The best one can do is hope for the best and a speedy recovery for Catapano.

ProFootballFocus.com’s grading system is perfect for folks into statistic-based performance.

The site does a tremendous job of reviewing every play from a game, and no doubt in recent years has gained a massive following among NFL fans and NFL media. It’s not uncommon to see writers incorporate grades into articles.

Still, PFF and even ESPN’s QBR ratings are not for everyone, especially if a writer or reader has no understanding how a specific grade originates. I can’t effectively explain Fisher’s poor scores because I don’t incorporate PFF’s grading system into my work.

An alternative to monitor Fisher’s progress is based on what you personally observe – the old eye test – and from what the coaching staff says.

To the latter point, Chiefs coach Andy Reid on Monday complimented the second-year offensive lineman. “We like the progress he’s making,” Reid said. “Does he have room for improvement? Absolutely, we all do.”

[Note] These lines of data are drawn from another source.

// tag_status_ram: tag and status memories of the two blocks of every set.
//
// Four small memories (Tag0, Tag1, Status0, Status1), 16 words each, read
// through NRD independent combinational read ports so that the server can
// look up the first quad, the second quad and the fetcher its own set in
// the same cycle. Writes are synchronous:
//   * fetcher port (f_*): stores tag, block_valid and data_valid of way
//     f_way and marks that way most recently used (the other way not);
//   * server port (s_*): LRU update after a cache memory hit, marks way
//     s_way most recently used;
//   * flush port (fl_*): clears block_valid of both ways of one set.
// When ports meet on one set the fetcher overrides the server's LRU update
// and a flush overrides both. Status bits are cleared by reset; tags are
// not, because a tag is only looked at when its block_valid bit is set.
// Splitting into four memories and the multi-porting follow the original
// prototype; the fixed port priorities are this design's choice.
module tag_status_ram
  import icache_pkg::*;
#(
  parameter int unsigned NRD = 3
) (
  input  logic                  clk,
  input  logic                  rst_n,
  // read ports
  input  set_t                  rd_set [NRD],
  output tag_t    [WAYS-1:0]    rd_tag [NRD],
  output status_t [WAYS-1:0]    rd_st  [NRD],
  // fetcher write port
  input  logic                  f_we,
  input  set_t                  f_set,
  input  logic                  f_way,
  input  tag_t                  f_tag,
  input  logic                  f_block_valid,
  input  logic [BLKQ-1:0]       f_data_valid,
  // server LRU port
  input  logic                  s_we,
  input  set_t                  s_set,
  input  logic                  s_way,
  // flush port
  input  logic                  fl_we,
  input  set_t                  fl_set
);

  tag_t    [WAYS-1:0] tags [NSETS];
  status_t [WAYS-1:0] stat [NSETS];

  always_comb begin
    for (int p = 0; p < NRD; p++) begin
      rd_tag[p] = tags[rd_set[p]];
      rd_st[p]  = stat[rd_set[p]];
    end
  end

  always_ff @(posedge clk) begin
    if (f_we) tags[f_set][f_way] <= f_tag;
  end

  always_ff @(posedge clk or negedge rst_n) begin
    if (!rst_n) begin
      for (int s = 0; s < NSETS; s++) stat[s] <= '0;
    end else begin
      if (s_we) begin
        stat[s_set][s_way].mru  <= 1'b1;
        stat[s_set][!s_way].mru <= 1'b0;
      end
      if (f_we) begin
        stat[f_set][f_way].mru         <= 1'b1;
        stat[f_set][!f_way].mru        <= 1'b0;
        stat[f_set][f_way].block_valid <= f_block_valid;
        stat[f_set][f_way].data_valid  <= f_data_valid;
      end
      if (fl_we) begin
        stat[fl_set][0].block_valid <= 1'b0;
        stat[fl_set][1].block_valid <= 1'b0;
      end
    end
  end

endmodule
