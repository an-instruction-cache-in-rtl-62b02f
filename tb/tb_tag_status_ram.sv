// tb_tag_status_ram: random fetcher, server (LRU) and flush writes applied
// to a reference model in the documented priority order (server, then
// fetcher, then flush); all three read ports are compared every cycle.
module tb_tag_status_ram;
  import icache_pkg::*;
  logic clk = 0, rst_n = 0;
  set_t rd_set [3];
  tag_t    [1:0] rd_tag [3];
  status_t [1:0] rd_st  [3];
  logic f_we = 0, f_way = 0, f_block_valid = 0, s_we = 0, s_way = 0, fl_we = 0;
  set_t f_set = 0, s_set = 0, fl_set = 0;
  tag_t f_tag = 0;
  logic [31:0] f_data_valid = 0;
  tag_t    rtag [16][2];
  status_t rst_m [16][2];
  logic    tknown [16][2];
  int checks = 0, failures = 0;

  tag_status_ram #(.NRD(3)) dut (.*);
  always #5 clk = ~clk;

  initial begin
    repeat (100000) @(posedge clk); failures++;
    $display("TB_RESULT checks=%0d failures=%0d", checks, failures); $finish;
  end

  initial begin
    for (int s = 0; s < 16; s++) for (int w = 0; w < 2; w++) begin
      rst_m[s][w] = '0; tknown[s][w] = 0;
    end
    for (int p = 0; p < 3; p++) rd_set[p] = '0;
    #12 rst_n = 1;
    for (int i = 0; i < 4000; i++) begin
      @(negedge clk);
      for (int p = 0; p < 3; p++) rd_set[p] = 4'($urandom);
      f_we = $urandom_range(2, 0) == 0; f_set = 4'($urandom_range(3, 0)); f_way = $urandom_range(1, 0);
      f_tag = {5'($urandom), $urandom}; f_block_valid = $urandom_range(1, 0); f_data_valid = $urandom;
      s_we = $urandom_range(1, 0); s_set = 4'($urandom_range(3, 0)); s_way = $urandom_range(1, 0);
      fl_we = $urandom_range(9, 0) == 0; fl_set = 4'($urandom_range(3, 0));
      #1;
      for (int p = 0; p < 3; p++) for (int w = 0; w < 2; w++) begin
        checks++;
        if (rd_st[p][w] != rst_m[rd_set[p]][w]) begin
          failures++; $display("FAIL status port %0d set %0d way %0d at %0t", p, rd_set[p], w, $time);
        end
        if (tknown[rd_set[p]][w]) begin
          checks++;
          if (rd_tag[p][w] != rtag[rd_set[p]][w]) begin failures++; $display("FAIL tag"); end
        end
      end
      @(posedge clk);
      if (s_we) begin rst_m[s_set][s_way].mru = 1; rst_m[s_set][!s_way].mru = 0; end
      if (f_we) begin
        rtag[f_set][f_way] = f_tag; tknown[f_set][f_way] = 1;
        rst_m[f_set][f_way] = '{mru: 1'b1, block_valid: f_block_valid, data_valid: f_data_valid};
        rst_m[f_set][!f_way].mru = 0;
      end
      if (fl_we) begin rst_m[fl_set][0].block_valid = 0; rst_m[fl_set][1].block_valid = 0; end
    end
    $display("TB_RESULT checks=%0d failures=%0d", checks, failures);
    $finish;
  end
endmodule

Meanwhile, something to remember from Week 3’s game against the Miami Dolphins: Running back Knile Davis’ 21-yard touchdown run began with a nice seal block thrown by Fisher.

That has to count for some positive.

Midseason trades in the NFL are a funny animal, and it would surprise if the Chiefs made a move to secure an offensive lineman. Keep in mind right tackle Donald Stephenson is eligible to return to the roster on Tuesday, Sept. 30 after serving his four-game suspension.

Still, the NFL is forever based on expecting the unexpected, so never discount the possibility of a trade leading to the 4 p.m. ET trade deadline on Tuesday, Oct. 28.

Meanwhile, former Chiefs wide receiver Dexter McCluster, left tackle Branden Albert, guard Jon Asamoah, guard Geoff Schwartz and defensive end Tyson Jackson signed lucrative multi-year free-agent deals with other teams during the offseason.

And salary is the driving force behind the secretive formula the league uses to determine the amount of picks rewarded to a team.

The Chiefs are virtually assured to receive compensatory picks based on the league’s guidance: “A team losing more or better compensatory free agents than it acquires in the previous year is eligible to receive compensatory draft picks. The number of picks a team receives equals the net loss of compensatory free agents up to a maximum of four.”

The league generally announces compensatory picks during the annual NFL owner’s meeting.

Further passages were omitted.